The condition will be like what happens when things change inside you, it is bound to change around you also. After eight years of Buhari in the saddle, we don’t need any prophetic pronouncements to see that our land is troubled and need to come off it. Nigeria needs God’s grace to escape hitting the dyke. The bad blood is in the air for all to see, the discontent among the people, the depressed economy and the security necessities that right decisions are taken to be able to sustain our nationhood.
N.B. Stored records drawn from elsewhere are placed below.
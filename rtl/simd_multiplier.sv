// simd_multiplier: lane-wise 16-bit SIMD multiplier (low half of each product).
//
// A shift-and-add array built from the SIMD adder and SIMD shifter. Step k looks
// at the lowest bit of every lane of the (right-shifted) multiplier; where it is
// set, the (left-shifted) multiplicand lane is added to the accumulator. Shifting
// and adding stay inside the lanes, so each lane ends with the low 16, 8 or 4 bits
// of its own product. Sixteen steps cover the widest lane; in narrow modes the
// multiplier lanes run out of ones early and the later steps add zero.
// Purely combinational. Built from the adder and shifter as the processor's
// description says; unrolling all steps into one combinational array is this
// design's choice, so that a multiply fits in the single EX cycle.
module simd_multiplier
  import simd_pkg::*;
(
  input  logic [15:0] a,
  input  logic [15:0] b,
  input  lane_mode_t  mode,
  output logic [15:0] prod
);

  // Lowest bit position of every lane
  logic [15:0] lane_lsb;
  always_comb begin
    unique case (mode)
      MODE_H:  lane_lsb = 16'h0001;
      MODE_O:  lane_lsb = 16'h0101;
      default: lane_lsb = 16'h1111;
    endcase
  end

  logic [15:0] acc  [17];
  logic [15:0] mcd  [17];  // multiplicand, shifted left once per step
  logic [15:0] mlr  [17];  // multiplier, shifted right once per step

  assign acc[0] = '0;
  assign mcd[0] = a;
  assign mlr[0] = b;

  for (genvar k = 0; k < 16; k++) begin : g_step
    logic [15:0] sel_mask, pp, unused_l, unused_r;

    // Spread each lane's lowest multiplier bit over the whole lane: take the
    // lane-confined value (lsb_bits * all-ones) by subtracting, per lane, 0 - bit.
    simd_adder u_mask (.a('0), .b(mlr[k] & lane_lsb), .mode(mode), .sub(1'b1), .sum(sel_mask));
    assign pp = mcd[k] & sel_mask;
    simd_adder u_acc (.a(acc[k]), .b(pp), .mode(mode), .sub(1'b0), .sum(acc[k+1]));
    simd_shifter u_sl (.a(mcd[k]), .mode(mode), .shl(mcd[k+1]), .shr(unused_r));
    simd_shifter u_sr (.a(mlr[k]), .mode(mode), .shl(unused_l), .shr(mlr[k+1]));
  end

  assign prod = acc[16];

endmodule
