// simd_multiplier_tb: checks the lane-wise product (low bits of each lane) in all
// three lane widths against integer multiplication, including the products that
// appear in the processor's sample program.
module simd_multiplier_tb;
  import simd_pkg::*;
  import simd_tb_pkg::*;

  logic [15:0] a, b, prod;
  lane_mode_t  mode;
  int checks = 0, failures = 0;

  simd_multiplier dut (.a, .b, .mode, .prod);

  task automatic check(input int form);
    logic [15:0] exp;
    #1;
    exp = ref_lane(2, form, a, b, 0);
    checks++;
    if (prod !== exp) begin
      failures++;
      if (failures < 10) $display("FAIL form=%0d a=%h b=%h got %h exp %h", form, a, b, prod, exp);
    end
  endtask

  initial begin
    // sample-program products: mul16 0x5A72*0x5A5A = ..E014, mul8 0x0152*0x5A5A = 0x5AD4
    mode = MODE_H; a = 16'h5A72; b = 16'h5A5A; #1; checks++;
    if (prod !== 16'hE014) begin failures++; $display("FAIL mul16 sample %h", prod); end
    mode = MODE_O; a = 16'h0152; b = 16'h5A5A; #1; checks++;
    if (prod !== 16'h5AD4) begin failures++; $display("FAIL mul8 sample %h", prod); end
    for (int form = 0; form < 3; form++) begin
      mode = (form == 0) ? MODE_H : (form == 1) ? MODE_O : MODE_Q;
      a = 16'hFFFF; b = 16'hFFFF; check(form);
      for (int i = 0; i < 1500; i++) begin
        a = 16'($urandom); b = 16'($urandom); check(form);
      end
    end
    $display("TB_RESULT checks=%0d failures=%0d", checks, failures);
    $finish;
  end

  initial begin
    #1000000;
    failures++;
    $display("TB_RESULT checks=%0d failures=%0d", checks, failures);
    $finish;
  end
endmodule
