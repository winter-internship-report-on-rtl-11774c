// simd_alu: the SIMD ALU of the processor.
//
// Operates on 16-bit words split into lanes of 16, 8 or 4 bits (mode H, O, Q):
// add, subtract, multiply (low bits of each lane product), multiply-accumulate
// y = a + b*c, one-bit left/right shift of a, bitwise AND, OR and NOT of a, and
// PASSB (y = b, used by the set-immediate instruction). Purely combinational: the
// processor latches the operands one cycle and the result the next.
// The operation set follows the processor's instruction list; the op encoding
// (simd_pkg::alu_op_t) is this design's.
module simd_alu
  import simd_pkg::*;
(
  input  alu_op_t     op,
  input  lane_mode_t  mode,
  input  logic [15:0] a,
  input  logic [15:0] b,
  input  logic [15:0] c,
  output logic [15:0] y
);

  logic [15:0] addsub, mul_x, mul_y, prod, mac, shl, shr;

  // MAC multiplies b*c, MUL multiplies a*b
  assign mul_x = (op == ALU_MAC) ? b : a;
  assign mul_y = (op == ALU_MAC) ? c : b;

  simd_adder      u_add (.a(a), .b(b), .mode(mode), .sub(op == ALU_SUB), .sum(addsub));
  simd_multiplier u_mul (.a(mul_x), .b(mul_y), .mode(mode), .prod(prod));
  simd_adder      u_mac (.a(a), .b(prod), .mode(mode), .sub(1'b0), .sum(mac));
  simd_shifter    u_sh  (.a(a), .mode(mode), .shl(shl), .shr(shr));

  always_comb begin
    unique case (op)
      ALU_ADD, ALU_SUB: y = addsub;
      ALU_MUL:          y = prod;
      ALU_MAC:          y = mac;
      ALU_SHL:          y = shl;
      ALU_SHR:          y = shr;
      ALU_AND:          y = a & b;
      ALU_OR:           y = a | b;
      ALU_NOT:          y = ~a;
      default:          y = b;     // ALU_PASSB
    endcase
  end

endmodule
This land desires peace and progress and the great mind Albert Einstein says, “Peace cannot be kept by force. It can only be achieved by understanding.”

We cannot find this most cherished peace by living in denial that nothing will happen by keeping South East perpetually in subjugation probably because it is perceived as a dot in the circle that can do nothing. But elders always admonish us never to tell somebody that he can do nothing. That notion might be wrong. Great Mahatma Gandhi warns all of the consequences of an eye for an eye, it only makes the world blind. Let Nigeria listen to the cry of this old man called Clark and to the other voices of reason. The country might just be better off by doing so. May God help us.